A lateral semicircular canal segmentation based geometric calibration for human temporal bone CT Image

TL;DR

This paper introduces an automatic geometric calibration method for human temporal bone CT images using a novel 3D semicircular canal segmentation network, improving accuracy and efficiency over manual calibration.

Contribution

The paper presents a new 3D LSC segmentation network with dilated convolution and multi-pooling, enabling automatic and precise calibration of temporal bone CT images.

Findings

Achieved higher segmentation accuracy with the proposed network.

Enabled efficient automatic calibration of temporal bone CT images.

Facilitated improved symmetry analysis for ear disease diagnosis.

Abstract

Computed Tomography (CT) of the temporal bone has become an important method for diagnosing ear diseases. Due to the different posture of the subject and the settings of CT scanners, the CT image of the human temporal bone should be geometrically calibrated to ensure the symmetry of the bilateral anatomical structure.
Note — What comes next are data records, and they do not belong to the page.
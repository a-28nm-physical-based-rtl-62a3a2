// bg_cluster: background clustering of the inverse-rendering attribute maps.
//
// The full-resolution PA maps (albedo, lighting, normal, depth) arrive one
// pixel per cycle (pix_valid/pix_ready), TILE x TILE pixels of one tile after
// another, tiles in raster order. For each tile the unit
//   1. applies an average filter: every attribute is summed over the tile and
//      divided by TILE^2 (a shift; signed for the normal),
//   2. compares the average with the cluster of the left neighbour tile and
//      then with that of the upper neighbour. A neighbour is similar when
//      albedo, lighting and each normal component differ by at most `thr` and
//      the depth by at most `thr_d`. The tile joins the first similar
//      neighbour's cluster;
//   3. otherwise opens a new cluster whose record is the tile average. When
//      all NCLUST clusters are in use the tile joins its left (else upper,
//      else the first) cluster.
// The tile's cluster ID is written to the index table and new records to the
// cluster table of the PA memory. The decision takes one extra cycle per tile
// (pix_ready low). `done` pulses after the last tile; `nclust` is the number
// of clusters used. A new `start` restarts from cluster 0.
// Merging neighbours by their similarity after an average filter follows the
// processor description; tile size, thresholds, the tile order and the
// left-then-up rule are this design's own.
module bg_cluster
  import prt_pkg::*;
#(
  parameter int IMG_W  = 128,
  parameter int IMG_H  = 128,
  parameter int TILE   = 8,
  parameter int NCLUST = 64,
  parameter int NTILES = (IMG_W / TILE) * (IMG_H / TILE),
  parameter int IDXW   = $clog2(NTILES),
  parameter int CIDW   = $clog2(NCLUST)
) (
  input  logic            clk,
  input  logic            rst_n,
  input  logic            start,
  input  logic [7:0]      thr,
  input  logic [15:0]     thr_d,
  input  logic            pix_valid,
  input  pa_t             pix,
  output logic            pix_ready,
  output logic            idx_we,
  output logic [IDXW-1:0] idx_waddr,
  output logic [CIDW-1:0] idx_wdata,
  output logic            cl_we,
  output logic [CIDW-1:0] cl_waddr,
  output pa_t             cl_wdata,
  output logic            busy,
  output logic            done,
  output logic [CIDW:0]   nclust
);

  localparam int LT  = $clog2(TILE);
  localparam int SH  = 2 * LT;
  localparam int NPT = TILE * TILE;
  localparam int TX  = IMG_W / TILE;
  localparam int TXW = (TX > 1) ? $clog2(TX) : 1;

  typedef enum logic [1:0] {C_IDLE, C_ACC, C_DEC} cstate_e;
  cstate_e cst;

  logic [SH-1:0]          pcnt;
  logic [IDXW-1:0]        tile;
  logic [TXW-1:0]         tx;
  logic                   top_row;
  logic [8+SH-1:0]        s_alb, s_lit;
  logic signed [8+SH-1:0] s_nx, s_ny, s_nz;
  logic [16+SH-1:0]       s_dep;

  pa_t             left_rec;
  logic [CIDW-1:0] left_id;
  pa_t             up_rec [TX];
  logic [CIDW-1:0] up_id  [TX];

  pa_t avg;
  always_comb begin
    avg.albedo   = 8'(s_alb >> SH);
    avg.lighting = 8'(s_lit >> SH);
    avg.nx       = 8'(s_nx >>> SH);
    avg.ny       = 8'(s_ny >>> SH);
    avg.nz       = 8'(s_nz >>> SH);
    avg.depth    = 16'(s_dep >> SH);
  end

  function automatic logic close8u(input logic [7:0] a, input logic [7:0] b, input logic [7:0] t);
    return ((a > b) ? (a - b) : (b - a)) <= t;
  endfunction
  function automatic logic close8s(input logic signed [7:0] a, input logic signed [7:0] b, input logic [7:0] t);
    logic signed [9:0] d;
    d = 10'(a) - 10'(b);
    if (d < 0) d = -d;
    return d <= $signed({2'b00, t});
  endfunction
  function automatic logic similar(input pa_t a, input pa_t b, input logic [7:0] t, input logic [15:0] td);
    return close8u(a.albedo, b.albedo, t) && close8u(a.lighting, b.lighting, t) &&
           close8s(a.nx, b.nx, t) && close8s(a.ny, b.ny, t) && close8s(a.nz, b.nz, t) &&
           (((a.depth > b.depth) ? (a.depth - b.depth) : (b.depth - a.depth)) <= td);
  endfunction

  logic            sim_l, sim_u, full;
  logic [CIDW-1:0] ch_id;
  pa_t             ch_rec;
  logic            ch_new;

  always_comb begin
    sim_l = (tx != 0) && similar(avg, left_rec, thr, thr_d);
    sim_u = !top_row && similar(avg, up_rec[tx], thr, thr_d);
    full  = (nclust == (CIDW+1)'(NCLUST));
    ch_new = 1'b0;
    if (sim_l) begin
      ch_id = left_id;  ch_rec = left_rec;
    end else if (sim_u) begin
      ch_id = up_id[tx]; ch_rec = up_rec[tx];
    end else if (!full) begin
      ch_id = CIDW'(nclust); ch_rec = avg; ch_new = 1'b1;
    end else if (tx != 0) begin
      ch_id = left_id;  ch_rec = left_rec;
    end else if (!top_row) begin
      ch_id = up_id[tx]; ch_rec = up_rec[tx];
    end else begin
      ch_id = '0; ch_rec = avg;
    end
  end

  assign pix_ready = (cst == C_ACC);
  assign busy      = (cst != C_IDLE);
  assign idx_we    = (cst == C_DEC);
  assign idx_waddr = tile;
  assign idx_wdata = ch_id;
  assign cl_we     = (cst == C_DEC) && ch_new;
  assign cl_waddr  = ch_id;
  assign cl_wdata  = avg;

  always_ff @(posedge clk or negedge rst_n) begin
    if (!rst_n) begin
      cst <= C_IDLE; pcnt <= '0; tile <= '0; tx <= '0; top_row <= 1'b1;
      s_alb <= '0; s_lit <= '0; s_nx <= '0; s_ny <= '0; s_nz <= '0; s_dep <= '0;
      left_rec <= '0; left_id <= '0; done <= 1'b0; nclust <= '0;
      for (int i = 0; i < TX; i++) begin
        up_rec[i] <= '0; up_id[i] <= '0;
      end
    end else begin
      done <= 1'b0;
      unique case (cst)
        C_IDLE: if (start) begin
          cst <= C_ACC; pcnt <= '0; tile <= '0; tx <= '0; top_row <= 1'b1; nclust <= '0;
          s_alb <= '0; s_lit <= '0; s_nx <= '0; s_ny <= '0; s_nz <= '0; s_dep <= '0;
        end
        C_ACC: if (pix_valid) begin
          s_alb <= s_alb + (8+SH)'(pix.albedo);
          s_lit <= s_lit + (8+SH)'(pix.lighting);
          s_nx  <= s_nx + (8+SH)'(pix.nx);
          s_ny  <= s_ny + (8+SH)'(pix.ny);
          s_nz  <= s_nz + (8+SH)'(pix.nz);
          s_dep <= s_dep + (16+SH)'(pix.depth);
          pcnt  <= pcnt + 1'b1;
          if (pcnt == SH'(NPT - 1)) cst <= C_DEC;
        end
        C_DEC: begin
          if (ch_new) nclust <= nclust + 1'b1;
          left_rec   <= ch_rec;
          left_id    <= ch_id;
          up_rec[tx] <= ch_rec;
          up_id[tx]  <= ch_id;
          s_alb <= '0; s_lit <= '0; s_nx <= '0; s_ny <= '0; s_nz <= '0; s_dep <= '0;
          if (tile == IDXW'(NTILES - 1)) begin
            cst  <= C_IDLE;
            done <= 1'b1;
          end else begin
            cst  <= C_ACC;
            tile <= tile + 1'b1;
            if (tx == TXW'(TX - 1)) begin
              tx      <= '0;
              top_row <= 1'b0;
            end else tx <= tx + 1'b1;
          end
        end
        default: cst <= C_IDLE;
      endcase
    end
  end

endmodule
Manual calibration is a time-consuming task for radiologists and an important pre-processing step for further computer-aided CT analysis. We propose an automatic calibration algorithm for temporal bone CT images. The lateral semicircular canals (LSCs) are segmented as anchors at first. Then, we define a standard 3D coordinate system. The key step is the LSC segmentation. We design a novel 3D LSC segmentation encoder-decoder network, which introduces a 3D dilated convolution and a multi-pooling scheme for feature fusion in the encoding stage. The experimental results show that our LSC segmentation network achieved a higher segmentation accuracy. Our proposed method can help to perform calibration of temporal bone CT images efficiently.